Eilimah Rabbati - Ein Kol HaAretz - chapter 1.1 (transl. S.A.O.)
The foundation of Emunah (Faith):
In every area of the Torah, there is always something necessary for Emunah (Faith). Anyone who does not even believe in one letter of all the letters of Torah is called a heretic. And the same is true for one who believes in the Written Torah and not in the Oral Torah. And even if he rejects some portion thereof, or in even some matter thereof. In the sayings of our Rabbis of blessed memory and their later commentators, the denier who maintains those sorts of opinions on the Oral Torah is called a heretic. This is the case, unless our Rabbis of blessed memory were themselves divided on an issue from the issues that could have been ruled as a specific halakhah, or else if they ceased the halakhic discussion in the Talmud.

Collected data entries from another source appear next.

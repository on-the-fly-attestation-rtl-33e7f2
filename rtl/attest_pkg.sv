// attest_pkg: constants and types shared by the bitstream attestation module.
//
// Holds the synchronisation sequence that starts the packet stream, the
// Virtex-II Pro configuration packet layout, register addresses and command
// codes the region delimiter decodes, the 4-bit abort (violation) codes, and
// the SHA-256 round constants and initial hash value.
//
// The sync sequence, the register set and the command set follow the design
// description. Their binary encodings (packet header fields, register
// addresses, command codes) are those of the Virtex-II Pro configuration
// logic as published by the FPGA vendor; the abort code values are this
// design's own numbering.
package attest_pkg;

  // ---------------------------------------------------------------- sync
  localparam int unsigned SYNC_LEN = 8;
  localparam logic [8*SYNC_LEN-1:0] SYNC_SEQ = 64'hFFFF_FFFF_AA99_5566;

  // ---------------------------------------------------------------- packets
  // Type 1: [31:29]=001 [28:27]=op [26:13]=register [10:0]=word count
  // Type 2: [31:29]=010 [28:27]=op [26:0]=word count (register of last type 1)
  typedef enum logic [2:0] {
    PKT_TYPE1 = 3'b001,
    PKT_TYPE2 = 3'b010
  } pkt_type_e;

  typedef enum logic [1:0] {
    OP_NOP   = 2'b00,
    OP_READ  = 2'b01,
    OP_WRITE = 2'b10
  } pkt_op_e;

  // configuration register addresses (5 LSBs of the 14-bit field)
  typedef enum logic [4:0] {
    REG_CRC    = 5'd0,
    REG_FAR    = 5'd1,
    REG_FDRI   = 5'd2,
    REG_FDRO   = 5'd3,
    REG_CMD    = 5'd4,
    REG_CTL    = 5'd5,
    REG_MASK   = 5'd6,
    REG_STAT   = 5'd7,
    REG_LOUT   = 5'd8,
    REG_COR    = 5'd9,
    REG_MFWR   = 5'd10,
    REG_FLR    = 5'd11,
    REG_KEY    = 5'd12,
    REG_CBC    = 5'd13,
    REG_IDCODE = 5'd14
  } cfg_reg_e;

  // CMD register codes
  typedef enum logic [3:0] {
    CMD_NULL     = 4'd0,
    CMD_WCFG     = 4'd1,
    CMD_MFWR     = 4'd2,
    CMD_LFRM     = 4'd3,
    CMD_RCFG     = 4'd4,
    CMD_START    = 4'd5,
    CMD_RCAP     = 4'd6,
    CMD_RCRC     = 4'd7,
    CMD_AGHIGH   = 4'd8,
    CMD_SWITCH   = 4'd9,
    CMD_GRESTORE = 4'd10,
    CMD_SHUTDOWN = 4'd11,
    CMD_GCAPTURE = 4'd12,
    CMD_DESYNCH  = 4'd13
  } cfg_cmd_e;

  // ---------------------------------------------------------------- abort
  typedef enum logic [3:0] {
    ABT_NONE         = 4'd0,
    ABT_FRAME_REGION = 4'd1,  // frame written outside the reconfigurable region
    ABT_BAD_FLR      = 4'd2,  // frame length differs from the device's
    ABT_CMD_SWITCH   = 4'd3,  // SWITCH command (clock frequency change)
    ABT_CMD_SHUTDOWN = 4'd4,  // SHUTDOWN command
    ABT_CMD_MFWR     = 4'd5,  // MFWR command (multiple frame write)
    ABT_MFWR_REG     = 4'd6,  // write to the MFWR register
    ABT_BAD_PACKET   = 4'd7   // word that is no type 1 / type 2 header
  } abort_e;

  // ---------------------------------------------------------------- SHA-256
  localparam logic [255:0] SHA256_H0 = {
    32'h6a09e667, 32'hbb67ae85, 32'h3c6ef372, 32'ha54ff53a,
    32'h510e527f, 32'h9b05688c, 32'h1f83d9ab, 32'h5be0cd19
  };

  localparam logic [32*64-1:0] SHA256_K = {
    32'h428a2f98, 32'h71374491, 32'hb5c0fbcf, 32'he9b5dba5,
    32'h3956c25b, 32'h59f111f1, 32'h923f82a4, 32'hab1c5ed5,
    32'hd807aa98, 32'h12835b01, 32'h243185be, 32'h550c7dc3,
    32'h72be5d74, 32'h80deb1fe, 32'h9bdc06a7, 32'hc19bf174,
    32'he49b69c1, 32'hefbe4786, 32'h0fc19dc6, 32'h240ca1cc,
    32'h2de92c6f, 32'h4a7484aa, 32'h5cb0a9dc, 32'h76f988da,
    32'h983e5152, 32'ha831c66d, 32'hb00327c8, 32'hbf597fc7,
    32'hc6e00bf3, 32'hd5a79147, 32'h06ca6351, 32'h14292967,
    32'h27b70a85, 32'h2e1b2138, 32'h4d2c6dfc, 32'h53380d13,
    32'h650a7354, 32'h766a0abb, 32'h81c2c92e, 32'h92722c85,
    32'ha2bfe8a1, 32'ha81a664b, 32'hc24b8b70, 32'hc76c51a3,
    32'hd192e819, 32'hd6990624, 32'hf40e3585, 32'h106aa070,
    32'h19a4c116, 32'h1e376c08, 32'h2748774c, 32'h34b0bcb5,
    32'h391c0cb3, 32'h4ed8aa4a, 32'h5b9cca4f, 32'h682e6ff3,
    32'h748f82ee, 32'h78a5636f, 32'h84c87814, 32'h8cc70208,
    32'h90befffa, 32'ha4506ceb, 32'hbef9a3f7, 32'hc67178f2
  };

  function automatic logic [31:0] sha256_k(input logic [5:0] t);
    return SHA256_K[32*(63-int'(t)) +: 32];
  endfunction

  function automatic logic [31:0] rotr(input logic [31:0] x, input int unsigned n);
    return (x >> n) | (x << (32 - n));
  endfunction

  function automatic logic [31:0] big_sigma0(input logic [31:0] x);
    return rotr(x, 2) ^ rotr(x, 13) ^ rotr(x, 22);
  endfunction

  function automatic logic [31:0] big_sigma1(input logic [31:0] x);
    return rotr(x, 6) ^ rotr(x, 11) ^ rotr(x, 25);
  endfunction

  function automatic logic [31:0] small_sigma0(input logic [31:0] x);
    return rotr(x, 7) ^ rotr(x, 18) ^ (x >> 3);
  endfunction

  function automatic logic [31:0] small_sigma1(input logic [31:0] x);
    return rotr(x, 17) ^ rotr(x, 19) ^ (x >> 10);
  endfunction

endpackage
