// async_fifo: dual-clock FIFO between the ICAP clock domain and the hash
// clock domain.
//
// Packet words from the bitstream filter are written at the ICAP clock and
// read by the hash controller at the (faster) hash clock. Read and write
// pointers are kept in binary in their own domain and passed to the other
// domain as Gray code through two-flop synchronisers, so each domain sees a
// conservative count: the writer never overwrites unread data and the reader
// never reads unwritten data.
//
// Write side: wr_data is stored in the cycle wr_en is high and full is low.
// full is raised HALT_MARGIN entries before the FIFO is really full; it is
// the signal that halts the reconfiguration, and the margin absorbs the words
// already on their way while the halt takes effect.
// Read side: first-word fall-through. rd_data shows the oldest word whenever
// empty is low; rd_en pops it. rd_count is the number of words available,
// block_avail is high when at least BLOCK_WORDS words (one 512-bit hash
// block) are available.
// Both sides reset synchronously; both resets must be applied together.
// An assertion flags a write into a FIFO that is really full.
//
// Depth 128 x 32 bits and the full / empty / 512-bits-available status follow
// the design description; the halt margin and the fall-through read port are
// this design's choices.
module async_fifo #(
  parameter int unsigned WIDTH       = 32,
  parameter int unsigned DEPTH       = 128,
  parameter int unsigned BLOCK_WORDS = 16,
  parameter int unsigned HALT_MARGIN = 2,
  localparam int unsigned AW         = $clog2(DEPTH)
) (
  input  logic             wr_clk,
  input  logic             wr_rst,
  input  logic             wr_en,
  input  logic [WIDTH-1:0] wr_data,
  output logic             full,

  input  logic             rd_clk,
  input  logic             rd_rst,
  input  logic             rd_en,
  output logic [WIDTH-1:0] rd_data,
  output logic             empty,
  output logic [AW:0]      rd_count,
  output logic             block_avail
);

  logic [WIDTH-1:0] mem [DEPTH];

  logic [AW:0] wptr_bin, wptr_gray, rptr_bin, rptr_gray;
  logic [AW:0] rgray_w1, rgray_w2;   // read pointer seen by the writer
  logic [AW:0] wgray_r1, wgray_r2;   // write pointer seen by the reader
  logic [AW:0] rptr_in_w, wptr_in_r, wr_used;

  function automatic logic [AW:0] bin2gray(input logic [AW:0] b);
    return b ^ (b >> 1);
  endfunction

  function automatic logic [AW:0] gray2bin(input logic [AW:0] g);
    logic [AW:0] b;
    b[AW] = g[AW];
    for (int i = int'(AW) - 1; i >= 0; i--)
      b[i] = b[i+1] ^ g[i];
    return b;
  endfunction

  // ------------------------------------------------------------ write side
  assign rptr_in_w = gray2bin(rgray_w2);
  assign wr_used   = wptr_bin - rptr_in_w;
  assign full      = (wr_used >= (AW+1)'(DEPTH - HALT_MARGIN));

  always_ff @(posedge wr_clk) begin
    if (wr_en && wr_used != (AW+1)'(DEPTH))
      mem[wptr_bin[AW-1:0]] <= wr_data;
  end

  always_ff @(posedge wr_clk) begin
    if (wr_rst) begin
      wptr_bin  <= '0;
      wptr_gray <= '0;
      rgray_w1  <= '0;
      rgray_w2  <= '0;
    end else begin
      rgray_w1 <= rptr_gray;
      rgray_w2 <= rgray_w1;
      if (wr_en && wr_used != (AW+1)'(DEPTH)) begin
        wptr_bin  <= wptr_bin + 1'b1;
        wptr_gray <= bin2gray(wptr_bin + 1'b1);
      end
    end
  end

  // the writer must respect full: the halt margin is never used up
  a_no_overflow: assert property (@(posedge wr_clk) disable iff (wr_rst)
                                  wr_en |-> wr_used != (AW+1)'(DEPTH));

  // ------------------------------------------------------------ read side
  assign wptr_in_r   = gray2bin(wgray_r2);
  assign rd_count    = wptr_in_r - rptr_bin;
  assign empty       = (rd_count == '0);
  assign block_avail = (rd_count >= (AW+1)'(BLOCK_WORDS));
  assign rd_data     = mem[rptr_bin[AW-1:0]];

  always_ff @(posedge rd_clk) begin
    if (rd_rst) begin
      rptr_bin  <= '0;
      rptr_gray <= '0;
      wgray_r1  <= '0;
      wgray_r2  <= '0;
    end else begin
      wgray_r1 <= wptr_gray;
      wgray_r2 <= wgray_r1;
      if (rd_en && !empty) begin
        rptr_bin  <= rptr_bin + 1'b1;
        rptr_gray <= bin2gray(rptr_bin + 1'b1);
      end
    end
  end

endmodule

Or else in other areas that are not halakhah but are from the Midrashic literature, where they were investigating the uncertain things in the Torah, and the Rabbis themselves were in disagreement in their inquiry. This statement is a complaint and it is a lament! It is directed to the Intellect of man - a matter from those conceptual matters, one from those parts. Once he comprehends this idea he will no longer be called a heretic.
On this parable they were divided in the Gemara and in the Midrash. Some say it was Job, others say it was not. And there are sayings from Israel and there are sayings from the peoples of the world. Here is a choice in the hand of man: to comprehend each opinion from all these views, provided that he ascends in his inner knowledge as much as possible, and to reconcile between the opinions of the sages. And he does not say 'this is my opinion and this is just like how so-and-so viewed the matter'. There is not in us the power to determine true knowledge from speculation or from the knowledge of the philosophers and so on.